* Work instructions
Could you retype the listing beneath, keeping each line exactly as it is?

-------

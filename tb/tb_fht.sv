// tb_fht: random inputs streamed every cycle through the order-R FHT; each
// output is compared with the direct product y[j] = sum_i (-1)^popcount(i&j) x[i]
// and must leave exactly R cycles after its input, with its tag.
module tb_fht;
  localparam int R = 4, W = 10, N = 1 << R, TW = 8;
  logic clk = 0, rst_n = 0, in_valid = 0, out_valid;
  logic signed [W-1:0] in_x [N];
  logic signed [W+R-1:0] out_y [N];
  logic [TW-1:0] in_tag, out_tag;
  always #5 clk = ~clk;
  fht #(.R(R), .W_IN(W), .TAG_W(TW)) dut (.*);
  int checks = 0, failures = 0, cyc = 0, sent = 0, got = 0;
  int xs [256][N];
  int t_in [256];
  always @(posedge clk) begin
    cyc++;
    if (out_valid) begin
      checks++;
      if (cyc - t_in[out_tag] != R + 1) begin failures++; $display("latency %0d", cyc - t_in[out_tag]); end
      for (int j = 0; j < N; j++) begin
        int y;
        y = 0;
        for (int i = 0; i < N; i++) y += ($countones(i & j) % 2) ? -xs[out_tag][i] : xs[out_tag][i];
        checks++; if (int'(out_y[j]) != y) failures++;
      end
      got++;
    end
  end
  initial begin
    in_tag = '0;
    for (int i = 0; i < N; i++) in_x[i] = '0;
    repeat (2) @(posedge clk);
    rst_n = 1;
    for (int n = 0; n < 100; n++) begin
      in_valid <= (n % 7 != 5);
      in_tag <= TW'(n);
      for (int i = 0; i < N; i++) begin
        int v;
        v = (n < 4) ? ((n % 2) ? -(1 << (W-1)) : (1 << (W-1)) - 1) : $signed($urandom_range(0, (1 << W) - 1)) - (1 << (W-1));
        if (n < 4 && (i % 2)) v = -v - 1;
        xs[n][i] = v; in_x[i] <= W'(v);
      end
      t_in[n] = cyc + 1;
      @(posedge clk);
    end
    in_valid <= 0;
    repeat (R + 3) @(posedge clk);
    checks++; if (got == 0) failures++;
    $display("TB_RESULT checks=%0d failures=%0d", checks, failures);
    $finish;
  end
  initial begin
    #100000; failures++;
    $display("TB_RESULT checks=%0d failures=%0d", checks, failures); $finish;
  end
endmodule
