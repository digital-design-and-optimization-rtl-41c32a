// fiws_addr: interleaving pattern of one component code of a fixed
// inter-window shuffle (FIWS) interleaver.
//
// The R information bits of a block are R windows (columns) of depth K. The
// interleaver never moves a bit out of its window; window w of component COMP
// is permuted by its own pattern, so R reads or writes, one per window, can
// happen in the same cycle without contention. This module gives, for step k
// of component COMP, the row of each window: addr[w] = (A_w * k + B_w) mod K
// with A_w prime to K (thc_pkg::perm_mult); component 0 is the identity. The
// reference design stores random patterns in R depth-K ROMs; this module
// computes an affine pattern instead.
//
// Interface: k -> addr[R]. Timing: combinational.
module fiws_addr
  import thc_pkg::*;
#(
  parameter int unsigned COMP = 1,
  parameter int unsigned R    = 7,
  parameter int unsigned K    = 585,
  localparam int unsigned KW = (K > 1) ? $clog2(K) : 1
) (
  input  logic [KW-1:0] k,
  output logic [KW-1:0] addr [R]
);
  for (genvar w = 0; w < R; w++) begin : g_win
    localparam int A = (COMP == 0) ? 1 : perm_mult(COMP, w, R, K);
    localparam int B = (COMP == 0) ? 0 : (7 * COMP + 3 * w + 1) % K;
    logic [KW+$clog2(K+1):0] prod;
    assign prod    = A * k + B;
    assign addr[w] = KW'(prod % K);
  end
endmodule
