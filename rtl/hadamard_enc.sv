// hadamard_enc: systematic order-R Hadamard encoder (combinational).
//
// The 2^R-bit code word is a column of +H or -H (H the Sylvester Hadamard
// matrix), written with bit 0 for +1 and bit 1 for -1. Information sits at
// the positions 0 and 2^b: c[0] = q (sign bit of the code word) and
// c[2^b] = d[b]. Every other position i is the parity c[i] = q ^ <i, j>
// where j = d ^ {R{q}} is the column index and <i,j> the GF(2) inner product
// of the index bits. That keeps c[2^b] = q ^ j[b] = d[b].
//
// Interface: d (R information bits), q (the extra information bit: the
// convolutional code bit in a turbo Hadamard code, the common bit in a zigzag
// Hadamard code) -> c (2^R code bits). Timing: purely combinational.
module hadamard_enc #(
  parameter int unsigned R = 7
) (
  input  logic [R-1:0]      d,
  input  logic              q,
  output logic [(1<<R)-1:0] c
);
  logic [R-1:0] j;
  assign j = d ^ {R{q}};

  always_comb begin
    for (int i = 0; i < (1 << R); i++) begin
      c[i] = q ^ (^(R'(i) & j));
    end
  end
endmodule
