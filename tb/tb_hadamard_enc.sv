// tb_hadamard_enc: checks the order-R Hadamard encoder against code words
// taken from a Sylvester Hadamard matrix built by the recursion
// H_2n = [H H; H -H]: the output must be column j of +H (q = 0) or -H
// (q = 1), in 0/1 form, with d at positions 2^b and q at position 0.
module tb_hadamard_enc;
  localparam int R = 5, N = 1 << R;
  logic [R-1:0] d; logic q; logic [N-1:0] c;
  hadamard_enc #(.R(R)) dut (.*);
  int checks = 0, failures = 0;
  int H [N][N];
  initial begin
    H[0][0] = 1;
    for (int n = 1; n < N; n = n * 2)
      for (int i = 0; i < n; i++) for (int j = 0; j < n; j++) begin
        H[i][j+n] = H[i][j]; H[i+n][j] = H[i][j]; H[i+n][j+n] = -H[i][j];
      end
    for (int qq = 0; qq < 2; qq++) for (int dd = 0; dd < N; dd++) begin
      bit found;
      d = R'(dd); q = qq[0];
      #1;
      // the code word must be +/- a column of H
      found = 0;
      for (int j = 0; j < N; j++) begin
        bit ok;
        ok = 1;
        for (int i = 0; i < N; i++)
          if (c[i] != ((qq ? -H[i][j] : H[i][j]) < 0)) ok = 0;
        if (ok) found = 1;
      end
      checks++; if (!found) begin failures++; $display("d=%0d q=%0d not a code word", dd, qq); end
      checks++; if (c[0] !== q) failures++;
      for (int b = 0; b < R; b++) begin checks++; if (c[1 << b] !== d[b]) failures++; end
    end
    $display("TB_RESULT checks=%0d failures=%0d", checks, failures);
    $finish;
  end
  initial begin
    #100000; failures++;
    $display("TB_RESULT checks=%0d failures=%0d", checks, failures); $finish;
  end
endmodule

-------

* Completed task
filename tb/tb_fht.sv
// tb_fht: random inputs streamed every cycle through the order-R FHT; each
// output is compared with the direct product y[j] = sum_i (-1)^popcount(i&j) x[i]
// and must leave exactly R cycles after its input, with its tag.
module tb_fht;
  localparam int R = 4, W = 10, N = 1 << R, TW = 8;
  logic clk = 0, rst_n = 0, in_valid = 0, out_valid;
  logic signed [W-1:0] in_x [N];
  logic signed [W+R-1:0] out_y [N];
  logic [TW-1:0] in_tag, out_tag;
  always #5 clk = ~clk;
  fht #(.R(R), .W_IN(W), .TAG_W(TW)) dut (.*);
  int checks = 0, failures = 0, cyc = 0, sent = 0, got = 0;
  int xs [256][N];
  int t_in [256];
  always @(posedge clk) begin
    cyc++;
    if (out_valid) begin
      checks++;
      if (cyc - t_in[out_tag] != R + 1) begin failures++; $display("latency %0d", cyc - t_in[out_tag]); end
      for (int j = 0; j < N; j++) begin
        int y;
        y = 0;
        for (int i = 0; i < N; i++) y += ($countones(i & j) % 2) ? -xs[out_tag][i] : xs[out_tag][i];
        checks++; if (int'(out_y[j]) != y) failures++;
      end
      got++;
    end
  end
  initial begin
    in_tag = '0;
    for (int i = 0; i < N; i++) in_x[i] = '0;
    repeat (2) @(posedge clk);
    rst_n = 1;
    for (int n = 0; n < 100; n++) begin
      in_valid <= (n % 7 != 5);
      in_tag <= TW'(n);
      for (int i = 0; i < N; i++) begin
        int v;
        v = (n < 4) ? ((n % 2) ? -(1 << (W-1)) : (1 << (W-1)) - 1) : $signed($urandom_range(0, (1 << W) - 1)) - (1 << (W-1));
        if (n < 4 && (i % 2)) v = -v - 1;
        xs[n][i] = v; in_x[i] <= W'(v);
      end
      t_in[n] = cyc + 1;
      @(posedge clk);
    end
    in_valid <= 0;
    repeat (R + 3) @(posedge clk);
    checks++; if (got == 0) failures++;
    $display("TB_RESULT checks=%0d failures=%0d", checks, failures);
    $finish;
  end
  initial begin
    #100000; failures++;
    $display("TB_RESULT checks=%0d failures=%0d", checks, failures); $finish;
  end
endmodule
repository digital-design-and-optimization-rtl-41c32a
// fiws_addr: interleaving pattern of one component code of a fixed
// inter-window shuffle (FIWS) interleaver.
//
// The R information bits of a block are R windows (columns) of depth K. The
// interleaver never moves a bit out of its window; window w of component COMP
// is permuted by its own pattern, so R reads or writes, one per window, can
// happen in the same cycle without contention. This module gives, for step k
// of component COMP, the row of each window: addr[w] = (A_w * k + B_w) mod K
// with A_w prime to K (thc_pkg::perm_mult); component 0 is the identity. The
// reference design stores random patterns in R depth-K ROMs; this module
// computes an affine pattern instead.
//
// Interface: k -> addr[R]. Timing: combinational.
module fiws_addr
  import thc_pkg::*;
#(
  parameter int unsigned COMP = 1,
  parameter int unsigned R    = 7,
  parameter int unsigned K    = 585,
  localparam int unsigned KW = (K > 1) ? $clog2(K) : 1
) (
  input  logic [KW-1:0] k,
  output logic [KW-1:0] addr [R]
);
  for (genvar w = 0; w < R; w++) begin : g_win
    localparam int A = (COMP == 0) ? 1 : perm_mult(COMP, w, R, K);
    localparam int B = (COMP == 0) ? 0 : (7 * COMP + 3 * w + 1) % K;
    logic [KW+$clog2(K+1):0] prod;
    assign prod    = A * k + B;
    assign addr[w] = KW'(prod % K);
  end
endmodule
filename rtl/hadamard_enc.sv
// hadamard_enc: systematic order-R Hadamard encoder (combinational).
//
// The 2^R-bit code word is a column of +H or -H (H the Sylvester Hadamard
// matrix), written with bit 0 for +1 and bit 1 for -1. Information sits at
// the positions 0 and 2^b: c[0] = q (sign bit of the code word) and
// c[2^b] = d[b]. Every other position i is the parity c[i] = q ^ <i, j>
// where j = d ^ {R{q}} is the column index and <i,j> the GF(2) inner product
// of the index bits. That keeps c[2^b] = q ^ j[b] = d[b].
//
// Interface: d (R information bits), q (the extra information bit: the
// convolutional code bit in a turbo Hadamard code, the common bit in a zigzag
// Hadamard code) -> c (2^R code bits). Timing: purely combinational.
module hadamard_enc #(
  parameter int unsigned R = 7
) (
  input  logic [R-1:0]      d,
  input  logic              q,
  output logic [(1<<R)-1:0] c
);
  logic [R-1:0] j;
  assign j = d ^ {R{q}};

  always_comb begin
    for (int i = 0; i < (1 << R); i++) begin
      c[i] = q ^ (^(R'(i) & j));
    end
  end
endmodule
filename tb/tb_hadamard_enc.sv
// tb_hadamard_enc: checks the order-R Hadamard encoder against code words
// taken from a Sylvester Hadamard matrix built by the recursion
// H_2n = [H H; H -H]: the output must be column j of +H (q = 0) or -H
// (q = 1), in 0/1 form, with d at positions 2^b and q at position 0.
module tb_hadamard_enc;
  localparam int R = 5, N = 1 << R;
  logic [R-1:0] d; logic q; logic [N-1:0] c;
  hadamard_enc #(.R(R)) dut (.*);
  int checks = 0, failures = 0;
  int H [N][N];
  initial begin
    H[0][0] = 1;
    for (int n = 1; n < N; n = n * 2)
      for (int i = 0; i < n; i++) for (int j = 0; j < n; j++) begin
        H[i][j+n] = H[i][j]; H[i+n][j] = H[i][j]; H[i+n][j+n] = -H[i][j];
      end
    for (int qq = 0; qq < 2; qq++) for (int dd = 0; dd < N; dd++) begin
      bit found;
      d = R'(dd); q = qq[0];
      #1;
      // the code word must be +/- a column of H
      found = 0;
      for (int j = 0; j < N; j++) begin
        bit ok;
        ok = 1;
        for (int i = 0; i < N; i++)
          if (c[i] != ((qq ? -H[i][j] : H[i][j]) < 0)) ok = 0;
        if (ok) found = 1;
      end
      checks++; if (!found) begin failures++; $display("d=%0d q=%0d not a code word", dd, qq); end
      checks++; if (c[0] !== q) failures++;
      for (int b = 0; b < R; b++) begin checks++; if (c[1 << b] !== d[b]) failures++; end
    end
    $display("TB_RESULT checks=%0d failures=%0d", checks, failures);
    $finish;
  end
  initial begin
    #100000; failures++;
    $display("TB_RESULT checks=%0d failures=%0d", checks, failures); $finish;
  end
endmodule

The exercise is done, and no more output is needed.